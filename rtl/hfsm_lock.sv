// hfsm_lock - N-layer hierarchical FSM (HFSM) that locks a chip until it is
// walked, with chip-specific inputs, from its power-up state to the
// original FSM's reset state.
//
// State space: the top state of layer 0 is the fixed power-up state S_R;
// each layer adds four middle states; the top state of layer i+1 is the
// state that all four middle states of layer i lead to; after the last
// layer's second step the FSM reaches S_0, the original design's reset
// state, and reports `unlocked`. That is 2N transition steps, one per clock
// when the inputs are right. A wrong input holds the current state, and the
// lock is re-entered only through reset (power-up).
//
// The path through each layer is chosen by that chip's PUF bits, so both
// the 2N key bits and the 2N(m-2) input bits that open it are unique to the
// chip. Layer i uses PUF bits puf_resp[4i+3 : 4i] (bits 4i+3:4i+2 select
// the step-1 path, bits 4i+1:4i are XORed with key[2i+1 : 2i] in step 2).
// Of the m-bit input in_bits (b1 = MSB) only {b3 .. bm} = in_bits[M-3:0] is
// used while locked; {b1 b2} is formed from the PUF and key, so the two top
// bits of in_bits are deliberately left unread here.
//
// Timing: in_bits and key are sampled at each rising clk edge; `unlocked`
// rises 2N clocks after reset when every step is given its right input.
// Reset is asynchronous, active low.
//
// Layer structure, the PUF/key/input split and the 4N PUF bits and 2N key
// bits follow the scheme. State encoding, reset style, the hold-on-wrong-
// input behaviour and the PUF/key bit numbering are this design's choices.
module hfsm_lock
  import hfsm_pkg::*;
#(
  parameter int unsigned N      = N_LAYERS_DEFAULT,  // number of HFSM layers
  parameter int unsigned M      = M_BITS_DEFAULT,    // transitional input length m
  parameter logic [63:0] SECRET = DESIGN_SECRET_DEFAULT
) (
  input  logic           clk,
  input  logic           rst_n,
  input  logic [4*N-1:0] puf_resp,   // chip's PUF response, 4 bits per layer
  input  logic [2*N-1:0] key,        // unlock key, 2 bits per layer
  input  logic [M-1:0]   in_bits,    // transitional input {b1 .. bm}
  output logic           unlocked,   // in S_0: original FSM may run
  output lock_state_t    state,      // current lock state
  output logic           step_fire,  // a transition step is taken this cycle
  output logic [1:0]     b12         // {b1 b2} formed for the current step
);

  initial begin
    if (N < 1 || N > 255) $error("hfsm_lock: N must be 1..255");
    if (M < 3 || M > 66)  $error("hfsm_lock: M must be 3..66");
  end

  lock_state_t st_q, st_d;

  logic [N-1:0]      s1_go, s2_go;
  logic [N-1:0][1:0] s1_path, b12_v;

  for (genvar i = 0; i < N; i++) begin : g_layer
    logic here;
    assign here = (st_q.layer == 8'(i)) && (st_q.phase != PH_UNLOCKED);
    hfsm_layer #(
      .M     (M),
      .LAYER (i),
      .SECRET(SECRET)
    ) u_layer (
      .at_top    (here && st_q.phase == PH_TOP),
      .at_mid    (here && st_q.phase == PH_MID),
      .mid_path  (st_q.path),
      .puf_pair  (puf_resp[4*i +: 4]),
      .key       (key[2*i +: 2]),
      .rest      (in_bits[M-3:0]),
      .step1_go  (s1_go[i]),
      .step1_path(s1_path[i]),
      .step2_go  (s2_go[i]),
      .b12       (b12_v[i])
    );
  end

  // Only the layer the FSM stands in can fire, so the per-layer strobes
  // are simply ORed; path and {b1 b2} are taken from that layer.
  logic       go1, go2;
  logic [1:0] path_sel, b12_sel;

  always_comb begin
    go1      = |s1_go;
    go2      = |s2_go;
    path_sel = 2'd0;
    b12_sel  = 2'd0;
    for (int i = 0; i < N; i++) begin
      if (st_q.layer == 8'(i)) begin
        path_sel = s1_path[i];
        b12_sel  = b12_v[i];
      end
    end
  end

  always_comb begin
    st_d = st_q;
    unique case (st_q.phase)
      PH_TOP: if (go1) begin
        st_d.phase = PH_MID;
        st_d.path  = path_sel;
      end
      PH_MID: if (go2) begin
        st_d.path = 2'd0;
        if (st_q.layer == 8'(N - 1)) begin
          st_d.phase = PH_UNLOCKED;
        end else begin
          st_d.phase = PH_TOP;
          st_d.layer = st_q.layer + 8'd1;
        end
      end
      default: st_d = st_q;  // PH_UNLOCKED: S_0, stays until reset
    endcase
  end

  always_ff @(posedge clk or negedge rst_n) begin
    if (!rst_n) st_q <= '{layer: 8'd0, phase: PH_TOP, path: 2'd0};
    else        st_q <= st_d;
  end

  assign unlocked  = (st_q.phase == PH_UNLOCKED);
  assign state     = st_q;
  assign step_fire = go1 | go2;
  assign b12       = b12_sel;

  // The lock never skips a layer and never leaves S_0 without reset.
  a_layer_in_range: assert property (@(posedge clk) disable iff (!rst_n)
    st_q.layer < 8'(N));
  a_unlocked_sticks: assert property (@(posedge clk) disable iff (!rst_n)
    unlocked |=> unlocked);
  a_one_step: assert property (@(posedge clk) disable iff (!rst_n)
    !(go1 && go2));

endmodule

_ _ _ _ _ _ _

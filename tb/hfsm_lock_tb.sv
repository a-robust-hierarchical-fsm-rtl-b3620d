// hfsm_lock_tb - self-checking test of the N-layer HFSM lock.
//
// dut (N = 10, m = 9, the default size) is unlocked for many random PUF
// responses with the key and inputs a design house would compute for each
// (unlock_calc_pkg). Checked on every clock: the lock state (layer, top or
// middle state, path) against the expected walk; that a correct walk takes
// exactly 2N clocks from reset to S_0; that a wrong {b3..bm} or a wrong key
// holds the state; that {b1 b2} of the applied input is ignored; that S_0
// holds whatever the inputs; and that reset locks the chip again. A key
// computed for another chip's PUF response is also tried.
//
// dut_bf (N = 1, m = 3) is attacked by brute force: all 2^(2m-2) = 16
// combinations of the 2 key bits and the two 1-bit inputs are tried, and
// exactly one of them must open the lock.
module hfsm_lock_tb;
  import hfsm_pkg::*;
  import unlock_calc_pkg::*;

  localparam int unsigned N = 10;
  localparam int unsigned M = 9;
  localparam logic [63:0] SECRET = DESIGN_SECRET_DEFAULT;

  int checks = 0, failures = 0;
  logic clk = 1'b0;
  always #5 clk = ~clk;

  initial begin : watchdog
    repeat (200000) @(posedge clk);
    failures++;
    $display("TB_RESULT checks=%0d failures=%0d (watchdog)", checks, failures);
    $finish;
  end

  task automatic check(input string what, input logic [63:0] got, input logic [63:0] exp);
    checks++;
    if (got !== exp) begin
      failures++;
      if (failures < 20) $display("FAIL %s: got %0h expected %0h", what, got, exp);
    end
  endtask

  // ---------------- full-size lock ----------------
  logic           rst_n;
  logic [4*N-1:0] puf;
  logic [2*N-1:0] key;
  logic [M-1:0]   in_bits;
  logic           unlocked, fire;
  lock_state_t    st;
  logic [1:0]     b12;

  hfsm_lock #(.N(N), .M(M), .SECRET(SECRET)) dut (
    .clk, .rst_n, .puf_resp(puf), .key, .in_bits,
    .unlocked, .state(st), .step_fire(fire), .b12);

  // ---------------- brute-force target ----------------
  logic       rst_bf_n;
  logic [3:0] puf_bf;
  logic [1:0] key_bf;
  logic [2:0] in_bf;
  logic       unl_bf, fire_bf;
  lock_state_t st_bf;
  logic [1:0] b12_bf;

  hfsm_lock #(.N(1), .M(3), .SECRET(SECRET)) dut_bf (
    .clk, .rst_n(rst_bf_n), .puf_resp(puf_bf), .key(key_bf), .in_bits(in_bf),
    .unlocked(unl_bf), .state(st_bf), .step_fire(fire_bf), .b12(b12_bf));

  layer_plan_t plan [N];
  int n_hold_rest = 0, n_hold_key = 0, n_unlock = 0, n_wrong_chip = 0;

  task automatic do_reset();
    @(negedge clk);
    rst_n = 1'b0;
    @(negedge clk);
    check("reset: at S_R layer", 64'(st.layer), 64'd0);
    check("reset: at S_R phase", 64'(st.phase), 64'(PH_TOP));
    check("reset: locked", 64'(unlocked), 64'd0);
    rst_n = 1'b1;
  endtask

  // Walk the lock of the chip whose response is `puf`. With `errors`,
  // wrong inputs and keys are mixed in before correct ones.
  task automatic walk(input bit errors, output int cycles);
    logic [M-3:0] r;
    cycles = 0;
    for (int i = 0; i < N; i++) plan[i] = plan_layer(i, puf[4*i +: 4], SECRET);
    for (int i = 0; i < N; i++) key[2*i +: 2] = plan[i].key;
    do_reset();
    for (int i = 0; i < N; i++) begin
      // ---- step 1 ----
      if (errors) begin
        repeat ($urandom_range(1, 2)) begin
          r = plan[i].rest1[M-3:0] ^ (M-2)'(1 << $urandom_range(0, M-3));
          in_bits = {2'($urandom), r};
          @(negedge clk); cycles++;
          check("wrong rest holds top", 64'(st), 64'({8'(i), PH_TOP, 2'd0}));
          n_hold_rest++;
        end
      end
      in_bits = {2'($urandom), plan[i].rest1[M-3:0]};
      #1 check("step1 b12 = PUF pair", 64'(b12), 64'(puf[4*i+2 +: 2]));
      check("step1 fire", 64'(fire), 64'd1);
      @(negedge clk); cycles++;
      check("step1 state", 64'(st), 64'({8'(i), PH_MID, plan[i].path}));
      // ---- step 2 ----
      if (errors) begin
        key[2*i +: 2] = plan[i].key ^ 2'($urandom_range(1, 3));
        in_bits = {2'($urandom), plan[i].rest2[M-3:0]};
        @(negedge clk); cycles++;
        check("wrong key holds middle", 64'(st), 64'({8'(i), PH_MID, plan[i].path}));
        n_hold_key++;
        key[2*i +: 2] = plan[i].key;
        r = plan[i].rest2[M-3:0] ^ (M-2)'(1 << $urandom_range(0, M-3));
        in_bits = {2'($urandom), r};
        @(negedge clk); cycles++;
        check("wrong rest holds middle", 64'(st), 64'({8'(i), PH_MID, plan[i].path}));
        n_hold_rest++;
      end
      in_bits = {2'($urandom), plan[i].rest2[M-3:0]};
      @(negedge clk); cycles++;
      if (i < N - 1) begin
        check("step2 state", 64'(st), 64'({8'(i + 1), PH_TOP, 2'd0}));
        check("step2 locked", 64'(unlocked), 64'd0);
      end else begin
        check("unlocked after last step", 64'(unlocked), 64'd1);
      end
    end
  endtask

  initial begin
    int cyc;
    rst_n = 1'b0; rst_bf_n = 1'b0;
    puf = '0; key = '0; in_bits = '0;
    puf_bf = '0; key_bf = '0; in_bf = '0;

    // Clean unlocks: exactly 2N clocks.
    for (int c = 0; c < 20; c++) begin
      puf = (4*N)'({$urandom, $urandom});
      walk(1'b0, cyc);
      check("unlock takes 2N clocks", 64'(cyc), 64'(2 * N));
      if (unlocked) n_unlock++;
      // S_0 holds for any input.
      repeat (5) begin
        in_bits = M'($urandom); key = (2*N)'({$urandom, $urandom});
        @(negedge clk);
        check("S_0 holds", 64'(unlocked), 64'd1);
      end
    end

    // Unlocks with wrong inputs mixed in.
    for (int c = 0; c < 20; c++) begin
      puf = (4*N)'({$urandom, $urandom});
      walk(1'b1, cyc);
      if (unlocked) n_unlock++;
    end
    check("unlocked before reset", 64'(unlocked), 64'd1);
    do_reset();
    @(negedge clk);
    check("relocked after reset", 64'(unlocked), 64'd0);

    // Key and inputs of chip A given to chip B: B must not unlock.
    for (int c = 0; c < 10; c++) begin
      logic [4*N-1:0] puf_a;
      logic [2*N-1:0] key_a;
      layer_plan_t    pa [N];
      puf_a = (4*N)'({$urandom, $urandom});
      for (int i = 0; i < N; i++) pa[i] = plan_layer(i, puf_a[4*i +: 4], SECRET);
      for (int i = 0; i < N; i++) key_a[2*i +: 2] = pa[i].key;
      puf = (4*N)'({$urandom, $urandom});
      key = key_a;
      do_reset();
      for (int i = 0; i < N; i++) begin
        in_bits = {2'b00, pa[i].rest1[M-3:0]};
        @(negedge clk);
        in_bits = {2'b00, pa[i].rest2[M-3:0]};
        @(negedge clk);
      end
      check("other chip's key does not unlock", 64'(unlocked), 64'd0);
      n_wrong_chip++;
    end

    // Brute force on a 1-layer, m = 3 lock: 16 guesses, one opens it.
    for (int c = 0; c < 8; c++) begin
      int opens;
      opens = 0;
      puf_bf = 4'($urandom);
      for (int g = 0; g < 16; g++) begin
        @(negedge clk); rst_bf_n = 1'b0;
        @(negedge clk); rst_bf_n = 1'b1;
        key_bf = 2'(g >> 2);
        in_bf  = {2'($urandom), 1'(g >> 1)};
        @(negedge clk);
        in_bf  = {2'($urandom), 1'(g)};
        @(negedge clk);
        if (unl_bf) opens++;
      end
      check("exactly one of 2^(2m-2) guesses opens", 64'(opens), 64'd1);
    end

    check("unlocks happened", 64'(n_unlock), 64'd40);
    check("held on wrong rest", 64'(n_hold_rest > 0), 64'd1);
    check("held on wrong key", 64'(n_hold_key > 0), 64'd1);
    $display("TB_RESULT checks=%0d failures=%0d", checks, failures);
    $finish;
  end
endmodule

_ _ _ _ _ _ _

**WHAT NEEDS TO BE DONE**
Return exactly, and only, the lines above starting at the line that contains "filename rtl/hfsm_lock.sv" and ending at the line that contains "4 bits per layer".

**ANSWER SPACE**
filename rtl/hfsm_lock.sv
// hfsm_lock - N-layer hierarchical FSM (HFSM) that locks a chip until it is
// walked, with chip-specific inputs, from its power-up state to the
// original FSM's reset state.
//
// State space: the top state of layer 0 is the fixed power-up state S_R;
// each layer adds four middle states; the top state of layer i+1 is the
// state that all four middle states of layer i lead to; after the last
// layer's second step the FSM reaches S_0, the original design's reset
// state, and reports `unlocked`. That is 2N transition steps, one per clock
// when the inputs are right. A wrong input holds the current state, and the
// lock is re-entered only through reset (power-up).
//
// The path through each layer is chosen by that chip's PUF bits, so both
// the 2N key bits and the 2N(m-2) input bits that open it are unique to the
// chip. Layer i uses PUF bits puf_resp[4i+3 : 4i] (bits 4i+3:4i+2 select
// the step-1 path, bits 4i+1:4i are XORed with key[2i+1 : 2i] in step 2).
// Of the m-bit input in_bits (b1 = MSB) only {b3 .. bm} = in_bits[M-3:0] is
// used while locked; {b1 b2} is formed from the PUF and key, so the two top
// bits of in_bits are deliberately left unread here.
//
// Timing: in_bits and key are sampled at each rising clk edge; `unlocked`
// rises 2N clocks after reset when every step is given its right input.
// Reset is asynchronous, active low.
//
// Layer structure, the PUF/key/input split and the 4N PUF bits and 2N key
// bits follow the scheme. State encoding, reset style, the hold-on-wrong-
// input behaviour and the PUF/key bit numbering are this design's choices.
module hfsm_lock
  import hfsm_pkg::*;
#(
  parameter int unsigned N      = N_LAYERS_DEFAULT,  // number of HFSM layers
  parameter int unsigned M      = M_BITS_DEFAULT,    // transitional input length m
  parameter logic [63:0] SECRET = DESIGN_SECRET_DEFAULT
) (
  input  logic           clk,
  input  logic           rst_n,
  input  logic [4*N-1:0] puf_resp,   // chip's PUF response, 4 bits per layer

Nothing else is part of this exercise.